Pair Trading with Kenon Holdings and Dalata Hotel

The main advantage of trading using opposite Kenon Holdings and Dalata Hotel positions is that it hedges away some unsystematic risk. Because of two separate transactions, even if Kenon Holdings position performs unexpectedly, Dalata Hotel can make up some of the losses. Pair trading also minimizes risk from directional movements in the market. For example, if an entire industry or sector drops because of unexpected headlines, the short position in Dalata Hotel will offset losses from the drop in Dalata Hotel's long position.

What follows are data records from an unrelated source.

// Chip-clock divider.
//
// The modulator runs from one system clock, fclk. The spreading chain (PN
// generator, mod-2 adder, serial-to-parallel converter) steps at
// fclk1 = fclk / M. The published design has M = 48, so fclk = 294912 Hz
// gives fclk1 = 6144 Hz. The published design clocks those stages with a
// derived clock. Here the divider gives instead a one-cycle enable strobe,
// chip_en, so that everything stays in the fclk domain.
//
// A modulo-M counter counts from 0 after reset. chip_en is high in the
// cycle where the counter holds M-1, so the first strobe comes M cycles
// after reset and then one every M cycles.
//
// Ports: clk, rst_n (asynchronous, active low); chip_en (output).
module clk_div #(
  parameter int unsigned M = dqpsk_pkg::CLK_DIV_M
) (
  input  logic clk,
  input  logic rst_n,
  output logic chip_en
);

  localparam int unsigned CW = (M > 1) ? $clog2(M) : 1;

  logic [CW-1:0] cnt;

  always_ff @(posedge clk or negedge rst_n) begin
    if (!rst_n)                  cnt <= '0;
    else if (cnt == CW'(M - 1))  cnt <= '0;
    else                         cnt <= cnt + 1'b1;
  end

  assign chip_en = (cnt == CW'(M - 1));

endmodule
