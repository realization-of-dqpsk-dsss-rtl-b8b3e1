// Testbench for clk_div: checks that chip_en is a one-cycle strobe every M
// clocks, with the first one M clocks after reset (M = 48, the published
// divider).
module tb_clk_div;
  localparam int unsigned M = 48;
  logic clk = 1'b0, rst_n = 1'b0, chip_en;
  int checks = 0, failures = 0;
  int cyc = 0, strobes = 0;

  clk_div #(.M(M)) dut (.clk(clk), .rst_n(rst_n), .chip_en(chip_en));

  always #5 clk = ~clk;

  initial begin
    #100000;
    failures++;
    $display("watchdog expired");
    $display("TB_RESULT checks=%0d failures=%0d", checks, failures);
    $finish;
  end

  initial begin
    repeat (2) @(posedge clk);
    #1 rst_n = 1'b1;
    // cyc counts rising edges since reset release; the strobe is due when
    // cyc = M-1, 2M-1, ...
    for (cyc = 0; cyc < 10 * M; cyc++) begin
      @(negedge clk);
      checks++;
      if (chip_en !== ((cyc % M) == M - 1)) begin
        failures++;
        $display("cycle %0d: chip_en=%0b", cyc, chip_en);
      end
      if (chip_en) strobes++;
      @(posedge clk);
    end
    checks++;
    if (strobes != 10) begin
      failures++;
      $display("expected 10 strobes, saw %0d", strobes);
    end
    $display("TB_RESULT checks=%0d failures=%0d", checks, failures);
    $finish;
  end
endmodule
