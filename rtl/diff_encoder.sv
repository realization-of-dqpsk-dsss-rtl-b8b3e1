// Quaternary differential coder.
//
// The absolute symbol Z_a = 2a + b is added modulo 4 to the previous
// relative symbol, Z_r(i) = Z_a(i) + Z_r(i-1). Written with gates, as
// published:
//   c_i = a_i ^ c_{i-1} ^ (b_i & d_{i-1})
//   d_i = b_i ^ d_{i-1}
// The relative symbol {c, d} is registered on en, the symbol-rate strobe
// clk2 from the serial-to-parallel converter. The outputs are the register
// values and hold for one symbol. qi_stb is high for the one cycle after
// each update. Assertions check that strobe rule and that qi holds between
// strobes. The coder resets to 00. The reset value and the registered
// outputs are this design's choices.
//
// Ports: clk, rst_n; en (symbol strobe); a, b (absolute bits);
// qi ({c, d}, registered); qi_stb (one-cycle new-symbol strobe).
module diff_encoder
  import dqpsk_pkg::*;
(
  input  logic clk,
  input  logic rst_n,
  input  logic en,
  input  logic a,
  input  logic b,
  output qi_t  qi,
  output logic qi_stb
);

  always_ff @(posedge clk or negedge rst_n) begin
    if (!rst_n) begin
      qi     <= '0;
      qi_stb <= 1'b0;
    end else begin
      qi_stb <= en;
      if (en) begin
        qi.c <= a ^ qi.c ^ (b & qi.d);
        qi.d <= b ^ qi.d;
      end
    end
  end

  a_stb_follows_en: assert property (@(posedge clk) disable iff (!rst_n)
    en |=> qi_stb);
  a_qi_holds: assert property (@(posedge clk) disable iff (!rst_n)
    !en |=> $stable(qi));

endmodule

The idea behind Kenon Holdings and Dalata Hotel Group pairs trading is to make the combined position market-neutral, meaning the overall market's direction will not affect its win or loss (or potential downside or upside). This can be achieved by designing a pairs trade with two highly correlated stocks or equities that operate in a similar space or sector, making it possible to obtain profits through simple and relatively low-risk investment.
Check out your portfolio center.
Note that this page's information should be used as a complementary analysis to find the right mix of equity instruments to add to your existing portfolios or create a brand new portfolio. You can also try the My Watchlist Analysis module to analyze my current watchlist and to refresh optimization strategy. Macroaxis watchlist is based on self-learning algorithm to remember stocks you like.